Extracted data entries
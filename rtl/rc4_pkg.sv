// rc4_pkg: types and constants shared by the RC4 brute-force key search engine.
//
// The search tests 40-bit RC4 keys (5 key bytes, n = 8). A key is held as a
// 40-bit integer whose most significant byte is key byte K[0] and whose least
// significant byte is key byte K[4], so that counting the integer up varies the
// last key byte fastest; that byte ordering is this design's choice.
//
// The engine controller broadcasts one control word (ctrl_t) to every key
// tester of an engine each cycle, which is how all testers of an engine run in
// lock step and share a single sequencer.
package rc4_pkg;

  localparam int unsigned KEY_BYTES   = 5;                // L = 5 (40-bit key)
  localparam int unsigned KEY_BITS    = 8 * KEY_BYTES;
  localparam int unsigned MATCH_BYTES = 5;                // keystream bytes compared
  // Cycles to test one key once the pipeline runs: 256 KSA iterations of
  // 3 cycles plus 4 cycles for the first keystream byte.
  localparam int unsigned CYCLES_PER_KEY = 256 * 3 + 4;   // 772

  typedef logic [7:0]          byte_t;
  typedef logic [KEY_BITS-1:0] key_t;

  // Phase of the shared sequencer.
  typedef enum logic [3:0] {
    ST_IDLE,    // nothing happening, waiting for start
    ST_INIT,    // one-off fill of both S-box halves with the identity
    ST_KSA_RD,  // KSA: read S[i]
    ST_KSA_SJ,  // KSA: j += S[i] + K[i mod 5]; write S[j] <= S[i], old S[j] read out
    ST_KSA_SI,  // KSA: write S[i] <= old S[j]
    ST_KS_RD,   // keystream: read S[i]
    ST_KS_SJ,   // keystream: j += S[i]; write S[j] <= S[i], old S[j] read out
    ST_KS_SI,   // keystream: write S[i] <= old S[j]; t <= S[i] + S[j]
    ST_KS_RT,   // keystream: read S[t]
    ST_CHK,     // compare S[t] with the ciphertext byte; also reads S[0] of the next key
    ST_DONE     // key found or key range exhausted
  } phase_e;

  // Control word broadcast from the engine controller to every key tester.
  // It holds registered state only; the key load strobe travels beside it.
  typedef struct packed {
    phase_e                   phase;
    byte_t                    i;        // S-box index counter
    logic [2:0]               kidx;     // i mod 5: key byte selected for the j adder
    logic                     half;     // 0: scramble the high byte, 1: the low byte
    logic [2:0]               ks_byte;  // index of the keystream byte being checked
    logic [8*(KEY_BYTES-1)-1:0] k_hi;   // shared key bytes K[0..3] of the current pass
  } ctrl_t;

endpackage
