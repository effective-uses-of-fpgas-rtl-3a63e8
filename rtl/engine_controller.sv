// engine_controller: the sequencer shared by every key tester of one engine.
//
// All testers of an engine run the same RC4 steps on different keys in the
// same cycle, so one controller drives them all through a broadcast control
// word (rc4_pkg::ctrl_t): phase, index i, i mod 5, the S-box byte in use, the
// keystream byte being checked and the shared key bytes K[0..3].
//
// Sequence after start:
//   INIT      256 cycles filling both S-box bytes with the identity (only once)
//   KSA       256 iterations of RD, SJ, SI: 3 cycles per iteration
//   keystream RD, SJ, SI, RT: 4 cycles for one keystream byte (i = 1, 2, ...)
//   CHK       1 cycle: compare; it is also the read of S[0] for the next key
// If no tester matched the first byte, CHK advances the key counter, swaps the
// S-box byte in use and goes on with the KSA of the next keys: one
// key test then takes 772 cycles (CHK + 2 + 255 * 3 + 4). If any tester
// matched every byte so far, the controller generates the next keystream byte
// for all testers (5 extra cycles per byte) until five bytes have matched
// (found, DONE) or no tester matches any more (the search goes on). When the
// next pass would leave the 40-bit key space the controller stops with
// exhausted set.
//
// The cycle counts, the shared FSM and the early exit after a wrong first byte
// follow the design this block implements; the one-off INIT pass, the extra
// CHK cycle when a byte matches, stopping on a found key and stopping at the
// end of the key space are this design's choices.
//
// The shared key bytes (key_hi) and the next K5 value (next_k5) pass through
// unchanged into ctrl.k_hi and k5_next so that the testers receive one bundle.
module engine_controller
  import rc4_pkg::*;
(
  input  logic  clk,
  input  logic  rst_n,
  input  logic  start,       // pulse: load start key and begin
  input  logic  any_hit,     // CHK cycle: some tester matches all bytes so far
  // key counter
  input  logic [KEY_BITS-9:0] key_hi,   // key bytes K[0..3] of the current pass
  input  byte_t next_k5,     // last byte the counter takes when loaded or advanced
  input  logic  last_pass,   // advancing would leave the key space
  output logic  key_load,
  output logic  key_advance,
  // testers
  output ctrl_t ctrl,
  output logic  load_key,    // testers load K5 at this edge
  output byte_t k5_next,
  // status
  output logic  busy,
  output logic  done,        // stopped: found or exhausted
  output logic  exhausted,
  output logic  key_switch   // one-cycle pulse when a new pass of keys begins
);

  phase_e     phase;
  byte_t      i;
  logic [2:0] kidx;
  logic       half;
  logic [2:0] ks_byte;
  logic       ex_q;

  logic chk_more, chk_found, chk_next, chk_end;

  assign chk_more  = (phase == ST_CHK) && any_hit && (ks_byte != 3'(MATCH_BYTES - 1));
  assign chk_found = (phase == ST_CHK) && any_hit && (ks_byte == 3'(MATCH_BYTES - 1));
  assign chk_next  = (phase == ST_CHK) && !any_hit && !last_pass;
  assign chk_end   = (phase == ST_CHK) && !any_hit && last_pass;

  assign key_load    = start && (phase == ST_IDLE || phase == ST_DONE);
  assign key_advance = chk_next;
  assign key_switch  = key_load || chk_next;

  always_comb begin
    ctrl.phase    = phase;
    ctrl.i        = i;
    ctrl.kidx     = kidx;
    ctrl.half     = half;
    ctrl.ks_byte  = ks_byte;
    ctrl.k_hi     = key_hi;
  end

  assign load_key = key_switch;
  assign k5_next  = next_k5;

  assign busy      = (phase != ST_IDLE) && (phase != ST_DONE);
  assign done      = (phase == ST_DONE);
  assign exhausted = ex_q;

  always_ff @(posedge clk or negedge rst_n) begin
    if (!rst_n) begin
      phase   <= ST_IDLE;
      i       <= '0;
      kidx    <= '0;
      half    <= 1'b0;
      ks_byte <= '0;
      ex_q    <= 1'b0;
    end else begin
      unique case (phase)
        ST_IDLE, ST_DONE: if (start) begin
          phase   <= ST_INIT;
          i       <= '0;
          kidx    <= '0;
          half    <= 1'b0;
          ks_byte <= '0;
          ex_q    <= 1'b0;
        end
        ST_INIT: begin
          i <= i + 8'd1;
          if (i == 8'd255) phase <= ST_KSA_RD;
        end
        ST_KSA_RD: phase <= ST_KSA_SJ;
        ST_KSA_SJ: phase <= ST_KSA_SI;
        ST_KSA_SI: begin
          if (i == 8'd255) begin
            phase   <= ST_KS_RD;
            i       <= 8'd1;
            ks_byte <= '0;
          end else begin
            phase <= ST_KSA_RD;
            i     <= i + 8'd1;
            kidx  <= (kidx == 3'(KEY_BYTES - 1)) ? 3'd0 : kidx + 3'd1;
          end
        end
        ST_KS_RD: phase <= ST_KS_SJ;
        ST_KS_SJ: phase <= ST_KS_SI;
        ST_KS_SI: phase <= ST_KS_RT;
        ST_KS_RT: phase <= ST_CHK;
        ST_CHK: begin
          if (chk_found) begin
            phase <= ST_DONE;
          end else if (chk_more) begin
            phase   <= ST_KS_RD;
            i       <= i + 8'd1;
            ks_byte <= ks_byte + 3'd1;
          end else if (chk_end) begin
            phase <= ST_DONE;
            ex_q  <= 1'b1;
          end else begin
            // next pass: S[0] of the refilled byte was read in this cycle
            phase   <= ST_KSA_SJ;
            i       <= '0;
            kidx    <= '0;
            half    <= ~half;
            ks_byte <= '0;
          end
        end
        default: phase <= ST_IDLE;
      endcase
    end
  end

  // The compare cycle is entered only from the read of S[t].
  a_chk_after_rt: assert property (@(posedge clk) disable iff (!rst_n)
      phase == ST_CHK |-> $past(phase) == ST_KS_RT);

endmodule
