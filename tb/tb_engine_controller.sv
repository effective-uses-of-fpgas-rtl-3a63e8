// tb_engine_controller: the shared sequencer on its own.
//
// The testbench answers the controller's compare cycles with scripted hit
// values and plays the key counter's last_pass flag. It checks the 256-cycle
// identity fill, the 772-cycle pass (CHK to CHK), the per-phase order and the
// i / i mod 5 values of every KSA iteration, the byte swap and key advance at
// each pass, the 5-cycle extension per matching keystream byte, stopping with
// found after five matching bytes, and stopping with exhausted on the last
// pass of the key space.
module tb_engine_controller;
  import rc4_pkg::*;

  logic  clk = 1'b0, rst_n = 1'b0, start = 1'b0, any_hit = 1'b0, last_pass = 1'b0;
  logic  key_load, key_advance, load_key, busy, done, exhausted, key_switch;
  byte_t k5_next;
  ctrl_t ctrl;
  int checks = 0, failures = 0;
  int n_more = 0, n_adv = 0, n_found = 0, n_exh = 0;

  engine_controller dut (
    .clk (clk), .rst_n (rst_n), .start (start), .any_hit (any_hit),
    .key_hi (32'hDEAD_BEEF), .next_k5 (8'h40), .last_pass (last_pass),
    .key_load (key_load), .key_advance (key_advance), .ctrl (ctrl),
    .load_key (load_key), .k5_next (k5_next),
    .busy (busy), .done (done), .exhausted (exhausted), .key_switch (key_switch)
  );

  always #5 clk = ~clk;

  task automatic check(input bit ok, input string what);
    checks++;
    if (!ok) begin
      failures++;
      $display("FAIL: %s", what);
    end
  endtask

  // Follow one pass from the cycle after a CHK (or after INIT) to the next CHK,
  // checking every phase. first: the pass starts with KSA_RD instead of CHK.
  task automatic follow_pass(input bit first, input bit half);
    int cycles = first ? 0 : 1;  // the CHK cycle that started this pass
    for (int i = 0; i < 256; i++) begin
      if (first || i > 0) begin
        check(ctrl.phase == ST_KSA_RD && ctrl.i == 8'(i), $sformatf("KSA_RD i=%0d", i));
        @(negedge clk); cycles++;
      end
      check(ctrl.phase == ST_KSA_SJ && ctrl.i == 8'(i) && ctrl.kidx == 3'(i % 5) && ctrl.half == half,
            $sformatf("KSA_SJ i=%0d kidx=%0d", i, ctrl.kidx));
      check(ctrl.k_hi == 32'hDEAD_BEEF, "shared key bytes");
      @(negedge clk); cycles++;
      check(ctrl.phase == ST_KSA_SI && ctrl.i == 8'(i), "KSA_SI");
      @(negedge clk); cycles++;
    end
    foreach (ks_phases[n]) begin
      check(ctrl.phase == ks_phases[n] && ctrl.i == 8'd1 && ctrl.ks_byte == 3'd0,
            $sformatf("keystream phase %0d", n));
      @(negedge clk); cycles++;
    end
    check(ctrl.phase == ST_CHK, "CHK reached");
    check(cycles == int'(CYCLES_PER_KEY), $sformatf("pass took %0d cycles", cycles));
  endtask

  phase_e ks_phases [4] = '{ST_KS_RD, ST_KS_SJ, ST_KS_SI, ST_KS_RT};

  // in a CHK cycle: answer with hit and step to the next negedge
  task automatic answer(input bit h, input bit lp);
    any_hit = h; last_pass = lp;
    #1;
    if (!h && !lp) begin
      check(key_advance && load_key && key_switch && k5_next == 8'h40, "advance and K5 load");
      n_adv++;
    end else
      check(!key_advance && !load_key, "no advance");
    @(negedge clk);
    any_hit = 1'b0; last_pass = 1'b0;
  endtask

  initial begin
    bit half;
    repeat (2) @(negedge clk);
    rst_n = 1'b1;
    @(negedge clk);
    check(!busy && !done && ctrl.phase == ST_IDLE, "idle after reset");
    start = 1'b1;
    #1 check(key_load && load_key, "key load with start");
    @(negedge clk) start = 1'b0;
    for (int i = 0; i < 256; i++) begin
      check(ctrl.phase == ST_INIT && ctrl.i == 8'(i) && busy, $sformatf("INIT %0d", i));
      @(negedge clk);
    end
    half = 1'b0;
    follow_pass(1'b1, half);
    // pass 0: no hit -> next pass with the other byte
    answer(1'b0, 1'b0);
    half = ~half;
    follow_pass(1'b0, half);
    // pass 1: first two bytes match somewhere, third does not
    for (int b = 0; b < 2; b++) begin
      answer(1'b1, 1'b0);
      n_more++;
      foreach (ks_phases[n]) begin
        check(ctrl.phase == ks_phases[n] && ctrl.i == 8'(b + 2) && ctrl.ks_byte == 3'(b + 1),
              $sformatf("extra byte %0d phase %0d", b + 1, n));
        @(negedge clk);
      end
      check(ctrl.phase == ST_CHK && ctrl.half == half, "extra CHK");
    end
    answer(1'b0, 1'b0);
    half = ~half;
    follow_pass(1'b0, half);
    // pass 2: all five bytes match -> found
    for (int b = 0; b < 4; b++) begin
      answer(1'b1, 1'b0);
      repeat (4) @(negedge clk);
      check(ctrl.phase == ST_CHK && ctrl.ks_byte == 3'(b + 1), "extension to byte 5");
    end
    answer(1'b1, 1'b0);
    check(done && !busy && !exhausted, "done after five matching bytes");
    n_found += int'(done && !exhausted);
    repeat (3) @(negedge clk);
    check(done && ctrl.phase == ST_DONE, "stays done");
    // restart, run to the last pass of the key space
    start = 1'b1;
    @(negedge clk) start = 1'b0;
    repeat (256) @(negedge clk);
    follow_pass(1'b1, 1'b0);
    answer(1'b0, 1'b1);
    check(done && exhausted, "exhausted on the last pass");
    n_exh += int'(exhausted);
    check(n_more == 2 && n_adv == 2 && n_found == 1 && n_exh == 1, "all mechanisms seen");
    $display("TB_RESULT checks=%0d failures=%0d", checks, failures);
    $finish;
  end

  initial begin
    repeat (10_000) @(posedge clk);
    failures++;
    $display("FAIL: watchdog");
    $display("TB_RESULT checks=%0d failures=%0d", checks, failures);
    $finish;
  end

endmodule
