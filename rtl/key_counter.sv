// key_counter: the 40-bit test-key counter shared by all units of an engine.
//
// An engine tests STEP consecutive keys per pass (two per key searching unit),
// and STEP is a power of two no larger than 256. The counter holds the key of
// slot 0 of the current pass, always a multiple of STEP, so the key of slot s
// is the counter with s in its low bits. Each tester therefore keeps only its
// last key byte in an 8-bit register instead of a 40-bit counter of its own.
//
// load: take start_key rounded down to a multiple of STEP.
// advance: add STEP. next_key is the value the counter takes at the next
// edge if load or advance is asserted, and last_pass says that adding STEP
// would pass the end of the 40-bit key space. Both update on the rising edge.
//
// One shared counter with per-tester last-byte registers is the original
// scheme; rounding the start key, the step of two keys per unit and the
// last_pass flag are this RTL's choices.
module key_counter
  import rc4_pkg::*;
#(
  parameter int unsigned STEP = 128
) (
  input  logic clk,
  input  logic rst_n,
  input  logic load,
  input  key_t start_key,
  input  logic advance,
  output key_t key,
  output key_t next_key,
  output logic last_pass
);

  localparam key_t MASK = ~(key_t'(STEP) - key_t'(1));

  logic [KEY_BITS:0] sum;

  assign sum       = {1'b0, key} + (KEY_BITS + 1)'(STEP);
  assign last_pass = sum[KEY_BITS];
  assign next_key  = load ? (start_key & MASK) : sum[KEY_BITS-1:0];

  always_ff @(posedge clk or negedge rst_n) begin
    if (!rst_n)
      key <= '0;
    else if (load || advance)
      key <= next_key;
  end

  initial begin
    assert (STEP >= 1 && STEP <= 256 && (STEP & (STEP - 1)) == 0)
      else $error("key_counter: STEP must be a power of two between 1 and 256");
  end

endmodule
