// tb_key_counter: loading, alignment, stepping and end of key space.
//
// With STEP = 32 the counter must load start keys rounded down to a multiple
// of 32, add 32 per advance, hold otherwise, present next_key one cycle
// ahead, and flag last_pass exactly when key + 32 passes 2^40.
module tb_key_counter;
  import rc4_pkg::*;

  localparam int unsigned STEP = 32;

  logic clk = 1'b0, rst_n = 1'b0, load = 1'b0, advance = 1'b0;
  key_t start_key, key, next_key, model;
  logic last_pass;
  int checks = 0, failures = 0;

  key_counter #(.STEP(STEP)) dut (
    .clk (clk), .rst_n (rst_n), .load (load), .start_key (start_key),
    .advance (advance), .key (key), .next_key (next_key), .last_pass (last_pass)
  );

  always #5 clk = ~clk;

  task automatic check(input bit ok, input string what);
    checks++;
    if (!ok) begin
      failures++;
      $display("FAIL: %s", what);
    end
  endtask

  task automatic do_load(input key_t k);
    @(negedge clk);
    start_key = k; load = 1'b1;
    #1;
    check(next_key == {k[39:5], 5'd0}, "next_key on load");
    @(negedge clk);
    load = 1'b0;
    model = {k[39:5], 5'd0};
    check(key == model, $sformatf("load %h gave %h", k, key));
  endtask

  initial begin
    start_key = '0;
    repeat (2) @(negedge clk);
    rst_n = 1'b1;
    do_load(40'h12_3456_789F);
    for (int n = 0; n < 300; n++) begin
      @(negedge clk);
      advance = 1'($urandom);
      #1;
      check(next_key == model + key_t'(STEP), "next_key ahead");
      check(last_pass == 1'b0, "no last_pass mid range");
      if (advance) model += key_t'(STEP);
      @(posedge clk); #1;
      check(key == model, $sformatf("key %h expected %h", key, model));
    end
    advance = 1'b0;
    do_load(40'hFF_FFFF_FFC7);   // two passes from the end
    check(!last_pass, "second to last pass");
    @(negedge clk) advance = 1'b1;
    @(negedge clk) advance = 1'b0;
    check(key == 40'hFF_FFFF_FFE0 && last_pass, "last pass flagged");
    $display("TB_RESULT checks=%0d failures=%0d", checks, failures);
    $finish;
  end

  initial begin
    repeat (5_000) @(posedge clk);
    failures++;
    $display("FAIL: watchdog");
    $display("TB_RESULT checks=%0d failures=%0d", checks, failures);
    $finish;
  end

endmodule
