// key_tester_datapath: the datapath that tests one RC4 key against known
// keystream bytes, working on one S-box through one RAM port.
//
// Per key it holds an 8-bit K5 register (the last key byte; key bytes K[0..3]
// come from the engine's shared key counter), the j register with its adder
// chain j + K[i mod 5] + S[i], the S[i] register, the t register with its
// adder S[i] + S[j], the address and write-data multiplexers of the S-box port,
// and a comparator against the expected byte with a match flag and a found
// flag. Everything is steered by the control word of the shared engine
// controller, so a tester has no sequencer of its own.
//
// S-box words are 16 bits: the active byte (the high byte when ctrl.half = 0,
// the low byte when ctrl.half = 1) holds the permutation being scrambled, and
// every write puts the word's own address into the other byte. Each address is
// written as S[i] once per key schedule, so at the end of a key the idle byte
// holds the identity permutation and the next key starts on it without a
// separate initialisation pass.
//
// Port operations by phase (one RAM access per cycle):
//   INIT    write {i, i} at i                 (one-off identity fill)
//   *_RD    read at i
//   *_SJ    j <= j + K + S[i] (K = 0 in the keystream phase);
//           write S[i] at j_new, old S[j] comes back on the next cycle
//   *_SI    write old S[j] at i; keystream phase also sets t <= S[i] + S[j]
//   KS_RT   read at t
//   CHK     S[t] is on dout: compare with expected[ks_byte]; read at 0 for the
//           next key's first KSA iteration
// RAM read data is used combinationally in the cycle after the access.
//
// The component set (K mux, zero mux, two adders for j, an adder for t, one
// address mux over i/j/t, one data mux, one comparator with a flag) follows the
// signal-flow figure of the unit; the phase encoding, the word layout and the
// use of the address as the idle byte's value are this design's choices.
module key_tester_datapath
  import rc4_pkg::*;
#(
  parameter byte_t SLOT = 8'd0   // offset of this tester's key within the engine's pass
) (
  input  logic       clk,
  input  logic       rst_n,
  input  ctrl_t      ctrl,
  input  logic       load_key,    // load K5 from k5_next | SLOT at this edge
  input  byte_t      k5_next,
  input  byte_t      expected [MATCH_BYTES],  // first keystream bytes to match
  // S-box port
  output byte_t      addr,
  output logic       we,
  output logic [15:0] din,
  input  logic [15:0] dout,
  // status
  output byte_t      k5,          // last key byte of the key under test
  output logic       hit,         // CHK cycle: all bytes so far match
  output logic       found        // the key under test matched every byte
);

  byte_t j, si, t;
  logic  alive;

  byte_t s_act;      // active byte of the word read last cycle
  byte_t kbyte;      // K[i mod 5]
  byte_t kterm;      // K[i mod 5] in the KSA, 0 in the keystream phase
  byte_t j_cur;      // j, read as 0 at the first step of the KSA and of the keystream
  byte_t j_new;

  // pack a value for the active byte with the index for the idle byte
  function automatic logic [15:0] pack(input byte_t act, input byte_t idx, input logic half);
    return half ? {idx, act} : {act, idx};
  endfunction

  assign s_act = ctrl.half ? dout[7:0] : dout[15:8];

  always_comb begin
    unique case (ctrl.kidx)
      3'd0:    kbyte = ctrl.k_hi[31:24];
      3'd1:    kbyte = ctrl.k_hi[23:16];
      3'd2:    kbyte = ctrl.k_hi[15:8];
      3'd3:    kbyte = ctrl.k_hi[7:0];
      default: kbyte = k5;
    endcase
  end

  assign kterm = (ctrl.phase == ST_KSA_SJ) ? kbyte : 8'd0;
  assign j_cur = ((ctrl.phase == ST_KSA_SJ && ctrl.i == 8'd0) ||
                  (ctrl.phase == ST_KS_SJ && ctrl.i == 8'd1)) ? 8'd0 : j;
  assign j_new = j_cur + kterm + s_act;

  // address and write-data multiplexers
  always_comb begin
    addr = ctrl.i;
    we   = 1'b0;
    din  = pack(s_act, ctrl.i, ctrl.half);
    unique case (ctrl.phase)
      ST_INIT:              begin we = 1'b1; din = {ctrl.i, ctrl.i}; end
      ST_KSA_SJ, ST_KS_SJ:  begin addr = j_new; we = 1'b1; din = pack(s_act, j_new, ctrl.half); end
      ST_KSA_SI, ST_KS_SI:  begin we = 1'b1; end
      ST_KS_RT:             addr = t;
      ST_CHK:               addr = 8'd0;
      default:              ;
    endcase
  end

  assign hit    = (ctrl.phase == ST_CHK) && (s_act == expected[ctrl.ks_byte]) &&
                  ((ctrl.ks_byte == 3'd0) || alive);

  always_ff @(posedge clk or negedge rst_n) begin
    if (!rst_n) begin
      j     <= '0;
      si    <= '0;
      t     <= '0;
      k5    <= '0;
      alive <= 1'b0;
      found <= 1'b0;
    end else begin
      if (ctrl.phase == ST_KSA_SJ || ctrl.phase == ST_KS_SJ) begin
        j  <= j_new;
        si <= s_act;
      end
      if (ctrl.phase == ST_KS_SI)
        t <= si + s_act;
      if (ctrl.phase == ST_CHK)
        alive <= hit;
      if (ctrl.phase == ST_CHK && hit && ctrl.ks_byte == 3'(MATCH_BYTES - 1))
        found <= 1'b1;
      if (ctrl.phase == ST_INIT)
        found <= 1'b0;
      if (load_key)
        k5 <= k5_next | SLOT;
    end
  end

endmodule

◆ **Assignment**
Pick from the records each line that contains the word "checked" and show it.

◆ **Exercise answer**
    logic [2:0]               ks_byte;  // index of the keystream byte being checked
// keystream byte being checked and the shared key bytes K[0..3].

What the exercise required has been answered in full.